The abandonment of the search last week for Malaysia Airlines Flight 370 in the southern Indian Ocean leaves all sorts of critical questions unanswered and represents an almost unprecedented failure to provide a meaningful explanation for such a serious incident. For the families of the 239 passengers and crew who lost their lives when the Boeing 777-200ER went missing on March 8, 2014, it comes as a bitter disappointment as they wrestle with the real prospect of never knowing the true cause of the tragedy.
Transport authorities in Malaysia, China and Australia cited the absence of “credible new evidence leading to the identification of a specific location of the aircraft” for their January 17 decision to abandon the search. However, new evidence did coincidentally emerge only a few weeks before the decision to suspend the search. The confidential Malaysian police report into the incident, which includes an analysis of data from the flight simulator removed from MH370 Captain Zahari’s home, was leaked to French media. The data includes a flight path that leads to the southern Indian Ocean, with six waypoints charted, with altitudes and fuel states. Although the existence of the flight path was leaked to Malaysian media in 2014, such level of detail did not then emerge. The police report noted that the flight path was one of many recovered from Zahari’s personal flight simulator, and determined that they could glean “no conclusive information” about the cause of the flight’s disappearance from the analysis.
The Malaysian government apparently never shared the police report with the Australian Transportation Safety Board (ATSB), which has led the search for MH370. Yet the flight path revealed on Zahari’s simulator is not exactly the same as that calculated by the Inmarsat satellite “handshakes,” plus two unanswered ground-to-air telephone calls used to define the search area in the southern Indian Ocean.
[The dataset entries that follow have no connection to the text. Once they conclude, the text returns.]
// gts_leaf: the pre-processing board's end of the GTS tree.
// It keeps the local 48-bit timestamp (one tick per 10 ns sample strobe), loaded with the
// global value during alignment (ts_load). A local trigger from the selected channel
// (normally the core) is accepted when nothing inhibits it: the backpressure input (the
// readout chain cannot keep up), a full event memory, or a request still waiting on the
// tree. An accepted trigger starts an event (evt_trig, with the timestamp in evt_ts) and
// sends a trigger request {leaf, ts} up the tree with a valid/ready handshake. Replies from
// the tree addressed to this leaf are passed to the event memory as validations or
// rejections. Counters keep the request, validation, rejection and inhibit rates.
// The function follows the document; the message layout and handshake are this design's.
// Timing: the timestamp advances by one per sample strobe (smp_en); a request is held until
// req_ready accepts it; inhibit is combinational and applies to a trigger in the same clock.
module gts_leaf
  import agata_pkg::*;
(
  input  logic              clk,
  input  logic              rst_n,
  input  logic              smp_en,
  input  logic [LEAF_W-1:0] leaf_id,
  input  logic              ts_load,
  input  ts_t               ts_load_val,
  output ts_t               ts,
  input  logic              local_trig,
  input  logic              backpressure,
  input  logic              mem_full,
  output logic              evt_trig,
  output ts_t               evt_ts,
  // trigger request to the GTS tree
  output logic              req_valid,
  input  logic              req_ready,
  output gts_req_t          req,
  // reply from the GTS tree
  input  logic              rep_valid,
  input  gts_reply_t        rep,
  output logic              val_valid,
  output ts_t               val_ts,
  output logic              val_accept,
  output logic [31:0]       n_requests,
  output logic [31:0]       n_accepted,
  output logic [31:0]       n_rejected,
  output logic [31:0]       n_inhibited
);
  logic inhibit;
  assign inhibit = backpressure || mem_full || (req_valid && !req_ready);

  always_ff @(posedge clk or negedge rst_n) begin
    if (!rst_n) begin
      ts <= '0; evt_trig <= 1'b0; evt_ts <= '0; req_valid <= 1'b0; req <= '0;
      val_valid <= 1'b0; val_ts <= '0; val_accept <= 1'b0;
      n_requests <= '0; n_accepted <= '0; n_rejected <= '0; n_inhibited <= '0;
    end else begin
      evt_trig  <= 1'b0;
      val_valid <= 1'b0;
      if (ts_load)     ts <= ts_load_val;
      else if (smp_en) ts <= ts + 1'b1;
      if (req_valid && req_ready) req_valid <= 1'b0;
      if (local_trig) begin
        if (inhibit) begin
          n_inhibited <= n_inhibited + 1'b1;
        end else begin
          evt_trig   <= 1'b1;
          evt_ts     <= ts;
          req_valid  <= 1'b1;
          req        <= '{leaf: leaf_id, ts: ts};
          n_requests <= n_requests + 1'b1;
        end
      end
      if (rep_valid && rep.leaf == leaf_id) begin
        val_valid  <= 1'b1;
        val_ts     <= rep.ts;
        val_accept <= rep.accept;
        if (rep.accept) n_accepted <= n_accepted + 1'b1;
        else            n_rejected <= n_rejected + 1'b1;
      end
    end
  end

  // A request stays stable until the tree takes it.
  a_req_stable: assert property (@(posedge clk) disable iff (!rst_n)
      req_valid && !req_ready |=> req_valid && $stable(req));
endmodule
After a review conducted in early November of the satellite data plus aircraft dynamics, meteorological data and a drift analysis prompted by the discovery of more than 20 pieces of wreckage in the western Indian Ocean, the ATSB already narrowed the most likely impact location to a 25,000-square-kilometer area farther north. The review expressed a high level of confidence that the current search could not have missed an aircraft debris field.
According to Don Thompson of The Independent Group, a collaborative volunteer group of scientists and engineers, the debris field might lie even farther north than the area specified by the ATSB’s recent review. He told AIN that it all depends on the point in the Straits of Malacca at which the aircraft turned south–a coordinate experts can calculate from satcom communications using different assumptions.
“We remain hopeful that new information will come to light and that at some point in the future the aircraft will be located,” the three transport ministers said in their January 17 statement. But when and how the investigation might ever resume remains very much in question for now.